Saved entries
════════════════

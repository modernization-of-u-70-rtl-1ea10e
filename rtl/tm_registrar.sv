// tm_registrar: timing message registering device.
//
// Records which timing messages appeared in one accelerator cycle and when.
// RAM1 stores the message words and RAM2, at the same address, the time of
// their arrival as counted by the Time Marks Counter (TIME_W bits of 5 kHz
// time marks, started by str at the beginning of the cycle). Each incoming
// message (st0) starts the clock generator, which issues five strobes on
// consecutive clocks (the message and the time count are latched when
// st0 arrives, so both words carry the time of arrival):
//   w1  write the Command Word to RAM1 and the time to RAM2
//   w2  increment the common Address Counter
//   w3  write the Data Word to RAM1 and the time to RAM2
//   w4  increment the Address Counter
//   w5  end of the sequence (ready for the next message)
// so one message fills two addresses. With SKIP_NULL set, messages with
// event code zero (bare 10 kHz clock pulses) are not recorded.
//
// Host side (the crate's SBC): ld_addr loads the Address Counter from
// ld_val (the D[7..0] input), rd reads RAM1/RAM2 at the counter into
// rd_code/rd_time on the next clock and advances it, rst clears both
// counters and stops the time count.
//
// Diagnostics: status = {zero_cnt, time_ovf, addr_ovf}. addr_ovf: the
// Address Counter ran past its last address (abnormal number of messages;
// recording stops until rst). time_ovf: the Time Marks Counter wrapped (no
// restart). zero_cnt: at cycle_end the Address Counter was zero (no message
// in the cycle). irq rises on cycle_end or on an overflow; irq_ack clears
// irq and status.
//
// The RAMs, counters, strobes w1..w5, 8-bit addresses and 16-bit data, the
// three status conditions and the IRQ causes follow the document; the order
// of the strobes, the read port and SKIP_NULL are this design's choices.
module tm_registrar
  import gts_pkg::*;
#(
  parameter int unsigned ADDR_W    = 8,
  parameter int unsigned TIME_W    = 16,
  parameter bit          SKIP_NULL = 1'b1
) (
  input  logic              clk,
  input  logic              rst_n,
  input  logic              st0,
  input  tm_t               tm,
  input  logic              time_mark,
  input  logic              str,
  input  logic              rst,
  input  logic              cycle_end,
  input  logic              ld_addr,
  input  logic [ADDR_W-1:0] ld_val,
  input  logic              rd,
  output word_t             rd_code,
  output logic [TIME_W-1:0] rd_time,
  output logic [ADDR_W-1:0] addr,
  output logic [TIME_W-1:0] time_cnt,
  output logic [2:0]        status,
  output logic              irq,
  input  logic              irq_ack
);

  word_t             ram1 [2**ADDR_W];
  logic [TIME_W-1:0] ram2 [2**ADDR_W];

  logic [5:1] w;          // one-hot strobe chain
  tm_t        tm_l;
  logic [TIME_W-1:0] time_l;
  logic       t_run, full;

  wire accept = st0 && !(|w) && !(SKIP_NULL && event_of(tm) == '0);

  // Clock generator.
  always_ff @(posedge clk or negedge rst_n) begin
    if (!rst_n) begin
      w <= '0; tm_l <= '0; time_l <= '0;
    end else begin
      w <= {w[4:1], accept};
      if (accept) begin
        tm_l   <= tm;
        time_l <= time_cnt;
      end
    end
  end

  // RAM1 and RAM2.
  always_ff @(posedge clk) begin
    if ((w[1] || w[3]) && !full) begin
      ram1[addr] <= w[1] ? tm_l.cw : tm_l.dw;
      ram2[addr] <= time_l;
    end
    if (rd) begin
      rd_code <= ram1[addr];
      rd_time <= ram2[addr];
    end
  end

  // Address Counter, Time Marks Counter, status and IRQ.
  always_ff @(posedge clk or negedge rst_n) begin
    if (!rst_n) begin
      addr <= '0; full <= 1'b0; time_cnt <= '0; t_run <= 1'b0;
      status <= '0; irq <= 1'b0;
    end else begin
      if (rst) begin
        addr <= '0; full <= 1'b0; time_cnt <= '0; t_run <= 1'b0;
      end else begin
        if (ld_addr) begin
          addr <= ld_val;
        end else if (((w[2] || w[4]) && !full) || rd) begin
          addr <= addr + 1'b1;
          if (!rd && addr == '1) full <= 1'b1;
        end
        if (str) begin
          t_run    <= 1'b1;
          time_cnt <= '0;
        end else if (t_run && time_mark) begin
          time_cnt <= time_cnt + 1'b1;
        end
      end

      if (irq_ack) begin
        irq    <= 1'b0;
        status <= '0;
      end else begin
        if ((w[2] || w[4]) && !full && addr == '1 && !rst) begin
          status[0] <= 1'b1;
          irq       <= 1'b1;
        end
        if (t_run && time_mark && time_cnt == '1 && !rst && !str) begin
          status[1] <= 1'b1;
          irq       <= 1'b1;
        end
        if (cycle_end) begin
          if (addr == '0 && !full) status[2] <= 1'b1;
          irq <= 1'b1;
        end
      end
    end
  end

endmodule
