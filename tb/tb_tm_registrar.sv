// tb_tm_registrar: checks the timing message registering device.
//
// One accelerator cycle: str starts the time count, 5 kHz time marks are
// given every TM_PER clocks, random messages (some with the null event
// code, which must not be recorded) arrive at random times. The host then
// reads both RAMs from address 0 and compares them with a model: Command
// Word at the even address, Data Word at the odd one, both with the time
// count at arrival. Also checks the w1..w5 sequence length (a message every
// 6 clocks is accepted, one inside a running sequence is ignored), the
// end-of-cycle IRQ, the zero-count status, the address overflow after
// 2**(ADDR_W-1) messages fill the RAM and the time counter overflow.
module tb_tm_registrar;
  import gts_pkg::*;

  localparam int AW = 8, TW = 16, TM_PER = 7;

  logic clk = 0, rst_n = 1;
  logic st0 = 0, time_mark = 0, str = 0, rst = 0, cycle_end = 0;
  logic ld_addr = 0, rd = 0, irq_ack = 0;
  logic [AW-1:0] ld_val = '0, addr;
  tm_t tm = '0;
  word_t rd_code;
  logic [TW-1:0] rd_time, time_cnt;
  logic [2:0] status;
  logic irq;
  int checks = 0, failures = 0;

  tm_registrar #(.ADDR_W(AW), .TIME_W(TW)) dut (.*);

  always #5 clk = ~clk;
  initial #1 rst_n = 0;   // a real falling edge for the asynchronous reset

  initial begin
    repeat (1000000) @(posedge clk);
    failures++;
    $display("TB_RESULT checks=%0d failures=%0d", checks, failures);
    $finish;
  end

  task automatic check(bit ok, string what);
    checks++;
    if (!ok) begin failures++; $display("FAIL: %s", what); end
  endtask

  // Time marks and a model of the time count.
  int ref_time = 0;
  bit marks_on = 1, ref_run = 0;
  int mark_div = 0;
  always @(posedge clk) begin
    #1;
    if (str) begin ref_run = 1; ref_time = 0; end
    else if (ref_run && time_mark) ref_time = (ref_time + 1) % 65536;
    mark_div = (mark_div + 1) % TM_PER;
    time_mark = marks_on && (mark_div == 0);
  end

  task automatic pulse(ref logic s);
    s = 1; @(posedge clk); #2 s = 0;
  endtask

  word_t exp_code [$];
  int    exp_time [$];

  task automatic send(tm_t m);
    tm = m;
    st0 = 1;
    @(posedge clk);
    if (m.cw[7:0] != 0) begin
      exp_code.push_back(m.cw); exp_time.push_back(ref_time);
      exp_code.push_back(m.dw); exp_time.push_back(ref_time);
    end
    #2 st0 = 0;
  endtask

  task automatic read_back(int n);
    ld_val = '0; pulse(ld_addr);
    for (int a = 0; a < n; a++) begin
      rd = 1; @(posedge clk); #2 rd = 0;
      check(rd_code == exp_code[a] && rd_time == 16'(exp_time[a]),
            $sformatf("addr %0d: got %h@%0d exp %h@%0d", a, rd_code, rd_time, exp_code[a], exp_time[a]));
    end
  endtask

  initial begin
    repeat (2) @(posedge clk);
    #2 rst_n = 1;
    // Cycle 1: no messages -> zero count.
    pulse(str);
    repeat (50) @(posedge clk); #2;
    pulse(cycle_end);
    check(irq && status == 3'b100, $sformatf("empty cycle: irq=%0b status=%b", irq, status));
    pulse(irq_ack);
    check(!irq && status == 0, "acknowledge");
    pulse(rst);

    // Cycle 2: 40 messages.
    pulse(str);
    for (int n = 0; n < 40; n++) begin
      tm_t m;
      m = '{cw: 16'($urandom), dw: 16'($urandom)};
      if (n % 5 == 0) m.cw[7:0] = 0;
      repeat ($urandom_range(6, 60)) @(posedge clk);
      #2 send(m);
    end
    repeat (10) @(posedge clk); #2;
    check(!irq, "no irq during a normal cycle");
    check(addr == 8'(exp_code.size()), $sformatf("address counter %0d, expected %0d", addr, exp_code.size()));
    pulse(cycle_end);
    check(irq && status == 0, $sformatf("end of cycle irq, status %b", status));
    read_back(exp_code.size());
    pulse(irq_ack);
    pulse(rst);
    exp_code.delete(); exp_time.delete();

    // Sequence length: messages 6 clocks apart are all taken, one 3 clocks
    // after the previous is ignored.
    pulse(str);
    for (int n = 0; n < 4; n++) begin
      send('{cw: 16'h0100 + 16'(n + 1), dw: 16'(n)});
      repeat (n < 3 ? 5 : 2) @(posedge clk); #2;
    end
    tm = '{cw: 16'h00AA, dw: 16'h0000}; st0 = 1; @(posedge clk); #2 st0 = 0;   // inside w1..w5
    repeat (10) @(posedge clk); #2;
    check(addr == 8, $sformatf("back-to-back: address %0d", addr));
    read_back(8);
    pulse(rst);
    exp_code.delete(); exp_time.delete();

    // Address overflow: the 128th message fills the RAM and wraps the
    // counter; the 129th is not recorded.
    pulse(str);
    for (int n = 0; n < 129; n++) begin
      send('{cw: 16'h0001, dw: 16'(n)});
      repeat (6) @(posedge clk); #2;
      if (n == 126) check(!irq, "no overflow before the RAM is full");
      if (n == 127) check(irq && status[0], "overflow when the 128th message fills the RAM");
    end
    check(irq && status[0], "address counter overflow");
    pulse(irq_ack);
    pulse(rst);

    // Time overflow: no restart for 65536 marks.
    pulse(str);
    repeat (65536 * TM_PER + 20) @(posedge clk); #2;
    check(irq && status[1], "time counter overflow");
    pulse(irq_ack);

    $display("TB_RESULT checks=%0d failures=%0d", checks, failures);
    $finish;
  end
endmodule
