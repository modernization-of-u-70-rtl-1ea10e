// tma_rtc_dispatcher: real-time clock dispatcher of the TM archiving device.
//
// Talks to the RTC chip's 32-bit seconds counter through a request /
// acknowledge port (rtc_req held until rtc_ack; rtc_we selects a write of
// rtc_wdata, otherwise rtc_rdata is taken on rtc_ack). It reads the counter
// right after reset and then every POLL_DIV clocks, and forms the current
// time for the memory dispatcher: sec, the RTC seconds, and sub, the time
// within the second in 100 us units (SUB_DIV clocks each), restarted
// whenever the seconds value read from the RTC changes. set_time writes set_value into the RTC
// (correction of the time setting) and pulses set_done when the chip has
// acknowledged; the sub-second count restarts from zero.
//
// The 32-bit RTC counter and the dispatcher's role follow the document;
// the RTC's protocol is not described there, so the port is a generic
// handshake, and the polling scheme and sub-second count are this design's.
module tma_rtc_dispatcher #(
  parameter int unsigned SUB_DIV  = 1200,
  parameter int unsigned POLL_DIV = 12000
) (
  input  logic        clk,
  input  logic        rst_n,
  output logic        rtc_req,
  output logic        rtc_we,
  output logic [31:0] rtc_wdata,
  input  logic [31:0] rtc_rdata,
  input  logic        rtc_ack,
  input  logic        set_time,
  input  logic [31:0] set_value,
  output logic        set_done,
  output logic [31:0] sec,
  output logic [15:0] sub,
  output logic        sec_tick     // one-clock pulse when sec changes
);

  logic [$clog2(SUB_DIV)-1:0]  sub_div;
  logic [$clog2(POLL_DIV)-1:0] poll;
  logic                        valid;     // sec holds a value read from the RTC
  logic                        set_pend;

  always_ff @(posedge clk or negedge rst_n) begin
    if (!rst_n) begin
      rtc_req <= 1'b0; rtc_we <= 1'b0; rtc_wdata <= '0;
      set_done <= 1'b0; sec <= '0; sub <= '0; sec_tick <= 1'b0;
      sub_div <= '0; poll <= ($bits(poll))'(POLL_DIV - 1); valid <= 1'b0; set_pend <= 1'b0;
    end else begin
      set_done <= 1'b0;
      sec_tick <= 1'b0;

      if (set_time) begin
        set_pend  <= 1'b1;
        rtc_wdata <= set_value;
      end

      // Sub-second count.
      if (sub_div == ($bits(sub_div))'(SUB_DIV - 1)) begin
        sub_div <= '0;
        if (sub != 16'd9999) sub <= sub + 1'b1;
      end else begin
        sub_div <= sub_div + 1'b1;
      end

      if (poll != ($bits(poll))'(POLL_DIV - 1)) poll <= poll + 1'b1;

      // RTC transactions.
      if (rtc_req) begin
        if (rtc_ack) begin
          rtc_req <= 1'b0;
          if (rtc_we) begin
            rtc_we   <= 1'b0;
            set_done <= 1'b1;
            sec      <= rtc_wdata;
            sub      <= '0;
            sub_div  <= '0;
            sec_tick <= 1'b1;
            valid    <= 1'b1;
          end else if (!valid || rtc_rdata != sec) begin
            sec      <= rtc_rdata;
            sub      <= '0;
            sub_div  <= '0;
            sec_tick <= valid;
            valid    <= 1'b1;
          end
        end
      end else if (set_pend && !set_time) begin
        set_pend <= 1'b0;
        rtc_req  <= 1'b1;
        rtc_we   <= 1'b1;
      end else if (poll == ($bits(poll))'(POLL_DIV - 1)) begin
        poll    <= '0;
        rtc_req <= 1'b1;
        rtc_we  <= 1'b0;
      end
    end
  end

endmodule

════════════════

_ABOUT THIS EXERCISE_.
The required output is every line above from the one with "read_back(8);" down to the one with "repeat (6) @(posedge clk); #2;", restated word for word, ends included.

_ANSWER FOR THE TASK_.
    read_back(8);
    pulse(rst);
    exp_code.delete(); exp_time.delete();

    // Address overflow: the 128th message fills the RAM and wraps the
    // counter; the 129th is not recorded.
    pulse(str);
    for (int n = 0; n < 129; n++) begin
      send('{cw: 16'h0001, dw: 16'(n)});
      repeat (6) @(posedge clk); #2;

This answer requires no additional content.